They were randomly assigned to “either a self-help program (n = 212) consisting of two 20-minute counseling sessions with a nutritionist and provision of self-help resources or to a commercial weight loss program [Weight Watchers] (n = 211) consisting of a food plan, an activity plan, and a cognitive restructuring behavior modification plan, delivered at weekly meetings.”
The study was a “A 2-year, multicenter randomized clinical trial with clinic visits at 12, 26, 52, 78, and 104 weeks conducted at 6 academic research centers in the United States between January 1998 and January 2001.”
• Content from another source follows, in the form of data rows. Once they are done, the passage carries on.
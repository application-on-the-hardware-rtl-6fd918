// tb_cosim_top_full: end-to-end testbench for cosim_top with every parameter at its default:
// one 1920 x 1080 HDTV frame (scales 960 x 540, 480 x 270, 240 x 135;
// thumbnail 480 x 270).
//
// A host process writes 1 frame(s) line by line into the input
// memory while a second host process fetches every notified output block;
// the fetched pixels must equal the Retinex model of msr_ref_pkg for every
// pixel. At the same time the block-based path is fed the same frames and
// its thumbnail-size output is compared with the model applied to the 4x4
// block averages. Mechanisms that must each occur at least once: automatic
// start of a full input block, notification of a full output block, the
// output memory holding the IP core off, the host waiting for the input
// memory, a delay-adjustment FIFO holding samples, an odd line count at a
// coarse scale (by the sizes chosen), and, at the end, one block captured
// in monitoring mode (all zero: no output leaves the pyramid within the
// first line of a frame).
module tb_cosim_top_full;
  import msr_pkg::*;
  import msr_ref_pkg::*;

  localparam int W = 1920;
  localparam int H = 1080;
  localparam int FRAMES = 1;
  localparam int WATCHDOG = 12000000;

  logic clk = 1'b0, rst_n = 1'b0;
  always #5 clk = ~clk;

  logic h_wr_valid = 1'b0, h_wr_ready, h_monitor = 1'b0, h_notify, h_rd_en = 1'b0, block_start;
  pix_t h_wr_data = '0, h_rd_data;
  logic bb_in_valid = 1'b0, bb_in_ready, bb_out_valid, bb_out_ready = 1'b1;
  pix_t bb_in_data = '0, bb_out_data;

  cosim_top dut (.*);

  img_t src [FRAMES];
  int expq [$], bbq [$];
  int checks = 0, failures = 0, n_rd = 0, n_bb = 0;
  int n_start = 0, n_notify = 0, n_hold = 0, n_wait = 0, max_fifo = 0, n_mon = 0;
  bit started = 1'b0;

  always @(posedge clk) if (rst_n) begin
    if (block_start) n_start++;
    if (dut.u_bridge.ip_out_valid && !dut.u_bridge.ip_out_ready) n_hold++;
    if (h_wr_valid && !h_wr_ready) n_wait++;
    if (int'(dut.u_msr.u_fifo_d1.count) > max_fifo) max_fifo = int'(dut.u_msr.u_fifo_d1.count);
  end

  always @(posedge clk) if (rst_n && bb_out_valid && bb_out_ready) begin
    checks++;
    if (n_bb >= bbq.size() || int'(bb_out_data) != bbq[n_bb]) begin
      failures++;
      if (failures < 10) $display("block path output %0d: got %0d", n_bb, bb_out_data);
    end
    n_bb++;
  end
  always @(negedge clk) bb_out_ready <= ($urandom_range(0, 4) != 0);

  task automatic host_write(input int f, input int nwords);
    for (int i = 0; i < nwords; i++) begin
      @(negedge clk);
      h_wr_valid = 1'b1;
      h_wr_data  = pix_t'(src[f][i]);
      #1;
      while (!h_wr_ready) begin @(negedge clk); #1; end
    end
    @(negedge clk);
    h_wr_valid = 1'b0;
  endtask

  task automatic host_fetch(input int nwords);
    while (n_rd < nwords) begin
      while (!h_notify) @(negedge clk);
      n_notify++;
      for (int i = 0; i < W; i++) begin
        @(negedge clk);
        h_rd_en = 1'b1;
        checks++;
        if (int'(h_rd_data) != expq[n_rd]) begin
          failures++;
          if (failures < 10) $display("pixel %0d (line %0d): got %0d expected %0d", n_rd, n_rd / W, h_rd_data, expq[n_rd]);
        end
        n_rd++;
      end
      @(negedge clk);
      h_rd_en = 1'b0;
    end
  endtask

  task automatic bb_feed();
    for (int f = 0; f < FRAMES; f++)
      foreach (src[f][i]) begin
        @(negedge clk);
        bb_in_valid = 1'b0;
        while ($urandom_range(0, 5) == 0) @(negedge clk);
        bb_in_valid = 1'b1;
        bb_in_data  = pix_t'(src[f][i]);
        #1;
        while (!bb_in_ready) begin @(negedge clk); #1; end
      end
    @(negedge clk);
    bb_in_valid = 1'b0;
  endtask

  initial begin
    for (int f = 0; f < FRAMES; f++) begin
      img_t e, t;
      src[f] = picture(W, H, 5 + f);
      e = retinex_msr(src[f], W, H);
      foreach (e[i]) expq.push_back(e[i]);
      t = avg4(src[f], W, H);
      e = retinex_msr(t, W / 4, H / 4);
      foreach (e[i]) bbq.push_back(e[i]);
    end
    repeat (3) @(negedge clk);
    rst_n = 1'b1;
    fork
      for (int f = 0; f < FRAMES; f++) host_write(f, W * H);
      host_fetch(W * H * FRAMES);
      bb_feed();
    join
    while (n_bb < bbq.size()) @(negedge clk);
    // monitoring mode: one line, one captured block
    h_monitor = 1'b1;
    host_write(0, W);
    while (!h_notify) @(negedge clk);
    for (int i = 0; i < W; i++) begin
      @(negedge clk);
      h_rd_en = 1'b1;
      checks++;
      if (h_rd_data != '0) failures++;
    end
    @(negedge clk);
    h_rd_en = 1'b0;
    n_mon++;
    $display("blocks started %0d, notified %0d, IP held off %0d cycles, host waited %0d cycles, max D1 FIFO %0d, monitor blocks %0d",
             n_start, n_notify, n_hold, n_wait, max_fifo, n_mon);
    checks += 7;
    if (n_start != FRAMES * H + 1) failures++;
    if (n_notify != FRAMES * H) failures++;
    if (n_hold == 0) failures++;
    if (n_wait == 0) failures++;
    if (max_fifo == 0) failures++;
    if (n_mon != 1) failures++;
    if (n_bb != bbq.size()) failures++;
    $display("TB_RESULT checks=%0d failures=%0d", checks, failures);
    $finish;
  end

  initial begin
    repeat (WATCHDOG) @(posedge clk);
    failures++;
    $display("watchdog: %0d of %0d pixels, %0d of %0d block-path pixels", n_rd, expq.size(), n_bb, bbq.size());
    $display("TB_RESULT checks=%0d failures=%0d", checks, failures);
    $finish;
  end
endmodule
Completers after 2 years: 71% in Weight Watchers group, 75% in self-help group
“At 2 years, 150 participants (71%) in the commercial group and 159 (75%) in the self-help group completed the study,” the paper noted.
Heshka S, Anderson J, Atkinson R, Greenway F, Hill J, Phinney S, Kolotkin R, Miller-Kovach K, Pi-Sunyer FX. Weight loss with self-help compared with a structured commercial program: A randomized trial. JAMA. 2003 Apr 9, 289(14):1792-98.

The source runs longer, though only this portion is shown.